With the popularity of e-commerce how can the visual display person continue to entice shoppers to come into the stores? “E-commerce is flat and up till now, two-dimensional. Displays are three-dimensional and can have a far greater appeal. It is up to today’s display people to harness all the available technology and create something exciting and vital. We must stop them as they walk in the street with attention-getting, eye-pleasing, sensory and emotional displays. You can’t as yet do all that on the computer screen!”

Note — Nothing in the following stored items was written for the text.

// psa_pattern_checker: compares each sample with a reference pattern or edge.
//
// A sample "hits" when every bit selected by pat_mask equals the same bit of
// pat_value. In PM_LEVEL mode the checker matches while samples hit; in the
// edge modes it matches on the sample where the hit condition starts
// (PM_RISE), ends (PM_FALL) or changes (PM_CHANGE), so an edge on a single
// pin is a one-bit mask. The checker remembers whether the previous sample
// hit; after clear no edge can match until one sample has been seen.
//
// Timing: the sample is evaluated in the cycle sample_valid is high; match
// is registered and is valid, for that sample, in the next cycle, marked by
// match_valid. match keeps its value until the next sample.
//
// Comparing the sampled signals with a reference pattern or edge and
// raising a "pattern match" signal follows the published PSA; the
// value/mask/mode form of the reference is this design's choice.
module psa_pattern_checker
  import psa_pkg::*;
#(
  parameter int unsigned N_SIG = 384
) (
  input  logic             clk,
  input  logic             rst_n,
  input  logic             clear,         // forget history, drop match
  input  logic             sample_valid,
  input  logic [N_SIG-1:0] sample,
  input  logic [N_SIG-1:0] pat_value,
  input  logic [N_SIG-1:0] pat_mask,
  input  pat_mode_e        pat_mode,
  output logic             match,
  output logic             match_valid
);

  logic hit;
  logic prev_hit;
  logic have_prev;
  logic match_d;

  assign hit = ((sample ^ pat_value) & pat_mask) == '0;

  always_comb begin
    unique case (pat_mode)
      PM_LEVEL:  match_d = hit;
      PM_RISE:   match_d = have_prev && hit && !prev_hit;
      PM_FALL:   match_d = have_prev && !hit && prev_hit;
      PM_CHANGE: match_d = have_prev && (hit != prev_hit);
      default:   match_d = 1'b0;
    endcase
  end

  always_ff @(posedge clk or negedge rst_n) begin
    if (!rst_n) begin
      prev_hit    <= 1'b0;
      have_prev   <= 1'b0;
      match       <= 1'b0;
      match_valid <= 1'b0;
    end else if (clear) begin
      prev_hit    <= 1'b0;
      have_prev   <= 1'b0;
      match       <= 1'b0;
      match_valid <= 1'b0;
    end else begin
      match_valid <= sample_valid;
      if (sample_valid) begin
        prev_hit  <= hit;
        have_prev <= 1'b1;
        match     <= match_d;
      end
    end
  end

endmodule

What are some of the common mistakes new store owners make when setting up their floor plan and how can they avoid them? ”I think many retailers are not taking advantage of what good window displays can do for them, in helping them to stand out from the crowd. Good displays are an all-important opening statement, and announcements that also tell the shopper who and what the retailer is and stands for. It is BRANDING!! – and is much cheaper than other forms of advertising.”
I’m currently reading Mr. Pegler’s latest book Visual Merchandising and Display – Sixth Edition, it’s published by Fairchild Books, and as Mr. Pegler says, I’m learning so much. This book is over 400 pages, and encompasses everything you could ever want to know about visuals. I think it’s an excellent book for the beginner but the seasoned pros will find a lot of new information as well. I have quite the mini library of display books, but if you are a student who can only afford to purchase one book , then make it this one. 31 chapters is a lot of studying to do , with review questions and discussions at the end of each chapter. Store planners and interior designers who work in retail spaces should really add this book to their library as well.
I would like to thank Mr. Pegler for taking the time to answer my questions, for sharing his knowledge, and for being so patient with me, you are truly a legend.
[Editor's Note: I'll be gone for two days at a work conference, so posting will be light this week. I am excited to get up the next set of group project photos once I return. In the meantime I ask you what is good display? The Godfather of display Martin M. Pegler answers this in one of his MANY books:]
“A good display is the result of Planning, Coordination, & Co-operation!
A display person must know, in advance, when a particular display will be installed, where it will be installed, and what will be shown and promoted. He or she needs some sort of a schedule (which can be altered if need be) or, at least, a master plan.
The execution of a good display comes from knowing in advance what trends, what colors, and what type of merchandise are scheduled for future display so that some though and preparation can be made for the eventual visual presentation of that new merchandise. It also requires a close working relationship with the retailer, buyer or merchandiser, marketing people, and display manufactures and vendors.
Good displays come from the display persons knowledge of what is available and where, what is in stock or in the warehouse, and what can be borrowed or “begged” from neighbors or institutions in the community. It requires an awareness of what is going on in the community, in the city, in the country, and in the world, and then being able to draw on that awareness to create attention-getting image-building, and merchandise-selling displays.
The display calendar is a well-thought-out schedule that keeps displays and merchandise moving freely in and out of windows and on and off ledges. A change of windows can be set for every 10 days to 2 weeks, but should never be longer than one month.”